The Third Circuit’s preemption decision in Schaffner v. Monsanto Corp., ___ F.4th ___, 2024 WL 3820973 (3d Cir. Aug. 15, 2024), is certainly a big deal in that litigation. As observed in the Bloomberg story about the decision, carried in the August 19, 2024 edition of the Philadelphia Inquirer, Schaffner’s ruling that “federal regulation requires health warnings on pesticide labels to conform to those approved by the Environmental Protection Agency” creates a circuit split with other Roundup decisions that we’ve criticized:
The ruling potentially sets up the case for review by the U.S. Supreme Court. In February, another federal appeals court in Atlanta rejected the German company’s argument that federal law preempts, or trumps, state law on what warnings must be posted on pesticides. The ruling creates a split among the federal appellate courts.
But there are other implications of the Schaffner decision that have received less attention, and involve prescription medical product liability litigation. That’s what this post is about.

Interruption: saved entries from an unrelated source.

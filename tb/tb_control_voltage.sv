// Self-checking test of control_voltage with its default constants. Random
// currents, speed, gains and switching surfaces (about half of them outside
// the saturation band) are applied; the expected Vd, Vq are computed in
// floating point from the control law, using the constants as rounded to
// Q11.20, within 2e-3 V, and sat_o must flag
// exactly the surfaces whose sat() was at a limit. Both limits and the
// linear region must each be reached at least once.
module tb_control_voltage;
  import mc_pkg::*;
  localparam real R = 1.0, LD = 0.01, LQ = 0.01, PHI = 0.1;
  localparam int  PP = 4;
  logic clk = 0, rst = 1, vin = 0, vout;
  q_t id, iq, wr, s1, s2, k1, k2, vd, vq;
  logic [1:0] sat;
  int checks = 0, failures = 0;
  int n_pos = 0, n_neg = 0, n_lin = 0;

  always #5 clk = ~clk;

  control_voltage dut (.clk_i(clk), .rst_i(rst), .valid_i(vin), .id_i(id), .iq_i(iq), .wr_i(wr),
    .s1_i(s1), .s2_i(s2), .k1_i(k1), .k2_i(k2), .vd_o(vd), .vq_o(vq), .valid_o(vout), .sat_o(sat));

  function automatic q_t rq(real r); return q_t'($rtoi(r * 1048576.0)); endfunction
  function automatic real qr(q_t q); return real'(q) / 1048576.0; endfunction
  // motor constants as the design holds them
  function automatic real qc(real r); return real'($rtoi(r * 1048576.0 + 0.5)) / 1048576.0; endfunction
  function automatic real rsat(real s);
    return (s > 1.0) ? 1.0 : (s < -1.0) ? -1.0 : s;
  endfunction
  function automatic real rnd(real lo, real hi);
    return lo + (hi - lo) * real'($urandom_range(0, 100000)) / 100000.0;
  endfunction

  task automatic near(real got, real want, string what);
    checks++;
    if ((got - want > 2e-3) || (want - got > 2e-3)) begin
      failures++; $display("FAIL: %s = %f expected %f", what, got, want);
    end
  endtask

  initial begin
    id = '0; iq = '0; wr = '0; s1 = '0; s2 = '0; k1 = '0; k2 = '0;
    repeat (2) @(posedge clk);
    rst = 0;
    for (int n = 0; n < 400; n++) begin
      real i_d, i_q, w, a1, a2, g1, g2, evd, evq;
      i_d = rnd(-20.0, 20.0); i_q = rnd(-20.0, 20.0); w = rnd(-300.0, 300.0);
      a1  = rnd(-2.0, 2.0);   a2  = rnd(-2.0, 2.0);
      g1  = rnd(0.0, 100.0);  g2  = rnd(0.0, 100.0);
      id = rq(i_d); iq = rq(i_q); wr = rq(w); s1 = rq(a1); s2 = rq(a2); k1 = rq(g1); k2 = rq(g2);
      evd = qc(R) * i_d - PP * w * qc(LQ) * i_q - g1 * rsat(a1);
      evq = qc(R) * i_q + PP * w * (qc(LD) * i_d + qc(PHI)) - g2 * rsat(a2);
      vin = 1;
      @(posedge clk); #1;
      vin = 0;
      checks++;
      if (!vout) begin failures++; $display("FAIL: valid_o late"); end
      near(qr(vd), evd, "Vd");
      near(qr(vq), evq, "Vq");
      checks++;
      if (sat != {(a2 >= 1.0 || a2 <= -1.0), (a1 >= 1.0 || a1 <= -1.0)}) begin
        failures++; $display("FAIL: sat_o %b for S1=%f S2=%f", sat, a1, a2);
      end
      if (a1 >= 1.0) n_pos++; else if (a1 <= -1.0) n_neg++; else n_lin++;
    end
    checks++;
    if (n_pos == 0 || n_neg == 0 || n_lin == 0) begin
      failures++; $display("FAIL: saturation cases not all reached %0d %0d %0d", n_pos, n_neg, n_lin);
    end
    $display("TB_RESULT checks=%0d failures=%0d", checks, failures);
    $finish;
  end

  initial begin
    repeat (10000) @(posedge clk);
    failures++;
    $display("FAIL: watchdog");
    $display("TB_RESULT checks=%0d failures=%0d", checks, failures);
    $finish;
  end
endmodule
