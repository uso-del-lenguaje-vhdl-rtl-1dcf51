// Current rate calculation: the time derivatives of the d and q stator
// currents predicted by the permanent-magnet synchronous motor model.
//
// With w = POLE_PAIRS * wr (electrical speed):
//   Idp = ( Vd - R*Id + w*Lq*Iq ) / Ld
//   Iqp = ( Vq - R*Iq - w*(Ld*Id + PHI_M) ) / Lq
// obtained from the motor's voltage and flux equations. The divisions are
// multiplications by 1/Ld and 1/Lq fixed at elaboration. Q11.20 values; one
// clock of latency, results and valid_o on the clock after valid_i.
//
// The equations follow the document's motor model; the motor constants are
// placeholders of this design (set them for the real machine).
module current_rate
  import mc_pkg::*;
#(
  parameter real R          = 1.0,    // stator resistance, ohm
  parameter real LD         = 0.01,   // d inductance, H
  parameter real LQ         = 0.01,   // q inductance, H
  parameter real PHI_M      = 0.1,    // rotor flux, Wb
  parameter int  POLE_PAIRS = 4
) (
  input  logic clk_i,
  input  logic rst_i,
  input  logic valid_i,
  input  q_t   vd_i,
  input  q_t   vq_i,
  input  q_t   id_i,
  input  q_t   iq_i,
  input  q_t   wr_i,
  output q_t   idp_o,
  output q_t   iqp_o,
  output logic valid_o
);

  localparam q_t QR    = to_q(R);
  localparam q_t QLD   = to_q(LD);
  localparam q_t QLQ   = to_q(LQ);
  localparam q_t QIDL  = to_q(1.0 / LD);
  localparam q_t QIQL  = to_q(1.0 / LQ);
  localparam q_t QPHI  = to_q(PHI_M);

  q_t w, num_d, num_q, flux_d;

  always_comb begin
    w      = q_sat(66'(wr_i) * 66'(POLE_PAIRS));
    flux_d = q_add(q_mul(QLD, id_i), QPHI);
    num_d  = q_add(q_sub(vd_i, q_mul(QR, id_i)), q_mul(w, q_mul(QLQ, iq_i)));
    num_q  = q_sub(q_sub(vq_i, q_mul(QR, iq_i)), q_mul(w, flux_d));
  end

  always_ff @(posedge clk_i or posedge rst_i) begin
    if (rst_i) begin
      idp_o   <= '0;
      iqp_o   <= '0;
      valid_o <= 1'b0;
    end else begin
      valid_o <= valid_i;
      if (valid_i) begin
        idp_o <= q_mul(num_d, QIDL);
        iqp_o <= q_mul(num_q, QIQL);
      end
    end
  end

endmodule
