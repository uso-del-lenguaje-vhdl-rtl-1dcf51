// Self-checking test of current_rate with its default motor constants
// (R = 1, Ld = Lq = 0.01, flux 0.1, 4 pole pairs). Random Vd, Vq, Id, Iq and
// speed; the expected derivatives are computed in floating point from the
// motor equations and must agree within 0.05 A/s. Inputs are kept small
// enough for the derivatives to stay inside the Q11.20 range.
module tb_current_rate;
  import mc_pkg::*;
  localparam real R = 1.0, LD = 0.01, LQ = 0.01, PHI = 0.1;
  localparam int  PP = 4;
  logic clk = 0, rst = 1, vin = 0, vout;
  q_t vd, vq, id, iq, wr, idp, iqp;
  int checks = 0, failures = 0;

  always #5 clk = ~clk;

  current_rate dut (.clk_i(clk), .rst_i(rst), .valid_i(vin), .vd_i(vd), .vq_i(vq), .id_i(id),
    .iq_i(iq), .wr_i(wr), .idp_o(idp), .iqp_o(iqp), .valid_o(vout));

  function automatic q_t rq(real r); return q_t'($rtoi(r * 1048576.0)); endfunction
  function automatic real qr(q_t q); return real'(q) / 1048576.0; endfunction

  task automatic near(real got, real want, real tol, string what);
    checks++;
    if ((got - want > tol) || (want - got > tol)) begin
      failures++; $display("FAIL: %s = %f expected %f", what, got, want);
    end
  endtask

  initial begin
    vd = '0; vq = '0; id = '0; iq = '0; wr = '0;
    repeat (2) @(posedge clk);
    rst = 0;
    for (int n = 0; n < 300; n++) begin
      real d, q, i_d, i_q, w, we, edp, eqp;
      // keep |result| < 2047: numerators below 20 V
      d   = (real'($urandom_range(0, 8000)) - 4000.0) / 1000.0;
      q   = (real'($urandom_range(0, 8000)) - 4000.0) / 1000.0;
      i_d = (real'($urandom_range(0, 8000)) - 4000.0) / 1000.0;
      i_q = (real'($urandom_range(0, 8000)) - 4000.0) / 1000.0;
      w   = (real'($urandom_range(0, 40000)) - 20000.0) / 1000.0;
      vd = rq(d); vq = rq(q); id = rq(i_d); iq = rq(i_q); wr = rq(w);
      we  = PP * w;
      edp = (d - R * i_d + we * LQ * i_q) / LD;
      eqp = (q - R * i_q - we * (LD * i_d + PHI)) / LQ;
      vin = 1;
      @(posedge clk); #1;
      vin = 0;
      checks++;
      if (!vout) begin failures++; $display("FAIL: valid_o late"); end
      near(qr(idp), edp, 0.05, "Idp");
      near(qr(iqp), eqp, 0.05, "Iqp");
    end
    $display("TB_RESULT checks=%0d failures=%0d", checks, failures);
    $finish;
  end

  initial begin
    repeat (10000) @(posedge clk);
    failures++;
    $display("FAIL: watchdog");
    $display("TB_RESULT checks=%0d failures=%0d", checks, failures);
    $finish;
  end
endmodule
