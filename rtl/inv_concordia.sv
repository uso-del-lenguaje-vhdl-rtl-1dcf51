// Inverse Concordia transformation: two-axis control voltages Vd, Vq to the
// three phase voltage commands Va, Vb, Vc.
//
// Va = sqrt(2/3)*Vd, Vb = -Vd/sqrt(6) + Vq/sqrt(2), Vc = -Vd/sqrt(6) -
// Vq/sqrt(2): the inverse of the power-invariant transform in concordia, so
// the three outputs always sum to zero (up to rounding). Q11.20 values; one
// clock of latency, results and valid_o on the clock after valid_i.
//
// The block's place in the controller follows the document's diagram; the
// equations are this design's choice (the document names the transform only).
module inv_concordia
  import mc_pkg::*;
(
  input  logic clk_i,
  input  logic rst_i,
  input  logic valid_i,
  input  q_t   vd_i,
  input  q_t   vq_i,
  output q_t   va_o,
  output q_t   vb_o,
  output q_t   vc_o,
  output logic valid_o
);

  q_t d6, q2;

  always_ff @(posedge clk_i or posedge rst_i) begin
    if (rst_i) begin
      va_o    <= '0;
      vb_o    <= '0;
      vc_o    <= '0;
      valid_o <= 1'b0;
    end else begin
      valid_o <= valid_i;
      if (valid_i) begin
        va_o <= q_mul(C_SQRT2_3, vd_i);
        vb_o <= q_sub(q2, d6);
        vc_o <= q_sub(q_sub('0, d6), q2);
      end
    end
  end

  always_comb begin
    d6 = q_mul(C_INV_SQ6, vd_i);
    q2 = q_mul(C_INV_SQ2, vq_i);
  end

endmodule
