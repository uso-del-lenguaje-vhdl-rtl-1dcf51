// Self-checking test of inv_concordia: random Vd, Vq against the
// floating-point inverse power-invariant transform (within 1e-4 plus 3 ppm), the
// zero-sum property of the three outputs, and the one-clock latency.
module tb_inv_concordia;
  import mc_pkg::*;
  logic clk = 0, rst = 1, vin = 0, vout;
  q_t vd, vq, va, vb, vc;
  int checks = 0, failures = 0;

  always #5 clk = ~clk;

  inv_concordia dut (.clk_i(clk), .rst_i(rst), .valid_i(vin), .vd_i(vd), .vq_i(vq),
    .va_o(va), .vb_o(vb), .vc_o(vc), .valid_o(vout));

  function automatic q_t rq(real r); return q_t'($rtoi(r * 1048576.0)); endfunction
  function automatic real qr(q_t q); return real'(q) / 1048576.0; endfunction

  task automatic near(real got, real want, string what);
    real tol;
    // rounding of the 20-bit constants: about 2 ppm of the magnitude
    tol = 1e-4 + 3e-6 * ((want < 0.0) ? -want : want);
    checks++;
    if ((got - want > tol) || (want - got > tol)) begin
      failures++; $display("FAIL: %s = %f expected %f", what, got, want);
    end
  endtask

  initial begin
    vd = '0; vq = '0;
    repeat (2) @(posedge clk);
    rst = 0;
    for (int n = 0; n < 300; n++) begin
      real d, q;
      d = (real'($urandom_range(0, 400000)) - 200000.0) / 1000.0;
      q = (real'($urandom_range(0, 400000)) - 200000.0) / 1000.0;
      vd = rq(d); vq = rq(q);
      vin = 1;
      @(posedge clk); #1;
      vin = 0;
      checks++;
      if (!vout) begin failures++; $display("FAIL: valid_o late"); end
      near(qr(va), $sqrt(2.0 / 3.0) * d, "Va");
      near(qr(vb), -d / $sqrt(6.0) + q / $sqrt(2.0), "Vb");
      near(qr(vc), -d / $sqrt(6.0) - q / $sqrt(2.0), "Vc");
      checks++;
      if (qr(va) + qr(vb) + qr(vc) > 1e-3 || qr(va) + qr(vb) + qr(vc) < -1e-3) begin
        failures++; $display("FAIL: Va+Vb+Vc = %f", qr(va) + qr(vb) + qr(vc));
      end
    end
    $display("TB_RESULT checks=%0d failures=%0d", checks, failures);
    $finish;
  end

  initial begin
    repeat (10000) @(posedge clk);
    failures++;
    $display("FAIL: watchdog");
    $display("TB_RESULT checks=%0d failures=%0d", checks, failures);
    $finish;
  end
endmodule
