// lc3_memory: LC-3 main memory, 2^ADDR_W words of 16 bits.
//
// Word addressed, one access at a time. The control unit holds en high (and
// we for a write) for the whole access, with addr and wdata steady. The
// memory raises ready (the R signal) LATENCY cycles after en rises. Read data
// is registered and is valid in the ready cycle; a write takes effect at the
// end of the ready cycle. The access ends when en falls; en must be low for
// at least one cycle between accesses. The 16-bit address and word follow
// the LC-3; the handshake and the latency (default 1) are this design's
// choice. Contents are not reset.
module lc3_memory
  import lc3_pkg::*;
#(
  parameter int unsigned ADDR_W  = 16,
  parameter int unsigned LATENCY = 1     // >= 1 cycles from en to ready
) (
  input  logic              clk,
  input  logic              rst_n,       // synchronous, active low
  input  logic              en,
  input  logic              we,
  input  logic [ADDR_W-1:0] addr,
  input  word_t             wdata,
  output word_t             rdata,
  output logic              ready
);

  word_t mem [2**ADDR_W];

  localparam int unsigned CNT_W = $clog2(LATENCY + 1);
  logic [CNT_W-1:0] cnt;

  assign ready = en && (cnt == CNT_W'(LATENCY));

  always_ff @(posedge clk) begin
    if (!rst_n || !en || ready) cnt <= '0;
    else                        cnt <= cnt + 1'b1;
  end

  always_ff @(posedge clk) begin
    if (en) rdata <= mem[addr];
    if (en && we && ready) mem[addr] <= wdata;
  end

  // Handshake rule: once an access has started, it stays requested with the
  // same address and direction, and a write with the same data, until ready.
  assert property (@(posedge clk) disable iff (!rst_n)
                   en && !ready |=> en && $stable(addr) && $stable(we) && (!we || $stable(wdata)))
    else $error("memory access changed before ready");

  initial assert (LATENCY >= 1) else $fatal(1, "LATENCY must be at least 1");

endmodule
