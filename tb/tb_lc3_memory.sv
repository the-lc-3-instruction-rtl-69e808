// tb_lc3_memory: self-checking test of the LC-3 memory and its R handshake.
// With a latency of 3 cycles, performs random reads and writes through the
// enable/ready protocol, compares read data with a shadow copy kept here and
// checks that ready rises exactly LATENCY cycles after enable.
module tb_lc3_memory;
  import lc3_pkg::*;

  localparam int unsigned AW  = 8;
  localparam int unsigned LAT = 3;

  logic clk = 0, rst_n = 0, en = 0, we = 0, ready;
  logic [AW-1:0] addr = '0;
  word_t wdata = '0, rdata;
  word_t shadow [2**AW];
  int checks = 0, failures = 0;

  lc3_memory #(.ADDR_W(AW), .LATENCY(LAT)) dut (.clk, .rst_n, .en, .we, .addr, .wdata, .rdata, .ready);

  always #5 clk = ~clk;

  // One access; returns the read data.
  task automatic access(input logic w, input logic [AW-1:0] a, input word_t d, output word_t q);
    int cycles = 0;
    @(negedge clk);
    en = 1; we = w; addr = a; wdata = d;
    forever begin
      #1;
      if (ready) break;
      @(negedge clk);
      cycles++;
    end
    q = rdata;
    checks++;
    if (cycles != LAT) begin
      failures++;
      $display("FAIL ready after %0d cycles, expected %0d", cycles, LAT);
    end
    @(posedge clk);
    @(negedge clk) en = 0; we = 0;
  endtask

  initial begin
    #2000000;
    failures++;
    $display("watchdog expired");
    $display("TB_RESULT checks=%0d failures=%0d", checks, failures);
    $finish;
  end

  initial begin
    word_t q;
    for (int i = 0; i < 2**AW; i++) begin
      shadow[i] = word_t'($urandom);
      dut.mem[i] = shadow[i];
    end
    repeat (2) @(posedge clk);
    @(negedge clk) rst_n = 1;
    for (int i = 0; i < 1500; i++) begin
      logic w;
      logic [AW-1:0] a;
      word_t d;
      w = $urandom_range(0, 1); a = AW'($urandom); d = word_t'($urandom);
      access(w, a, d, q);
      if (w) shadow[a] = d;
      else begin
        checks++;
        if (q !== shadow[a]) begin
          failures++;
          $display("FAIL read [%h] = %h expected %h", a, q, shadow[a]);
        end
      end
    end
    $display("TB_RESULT checks=%0d failures=%0d", checks, failures);
    $finish;
  end
endmodule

First, what is not in Schaffner? Any mention of a presumption against preemption. Not one word. That shouldn’t be a shock. After all the Supreme Court explicitly killed it in express preemption cases (which is the kind of preemption Schaffner employed, 2024 WL 3820973, at *7 n.8) in Puerto Rico v. Franklin-California Tax-Free Trust, 579 U.S. 115, 125 (2016). But contrary to every other circuit court in the federal system, a footnote in Shuker v. Smith & Nephew, PLC, refused to take the Supreme Court at its word – refusing to inter the presumption in “matters of health and safety, such as . . . products liability claims.” 885 F.3d 760, 711 n.9 (3d Cir. 2018). Schaffner also involved product liability claims, and the erstwhile presumption was nowhere to be found. If anything, the opposite is true. Where “uniformity” is one of the things Congress intended to achieve, preemption “best achieves [that] stated aim.” 2024 WL 3820973, at *21.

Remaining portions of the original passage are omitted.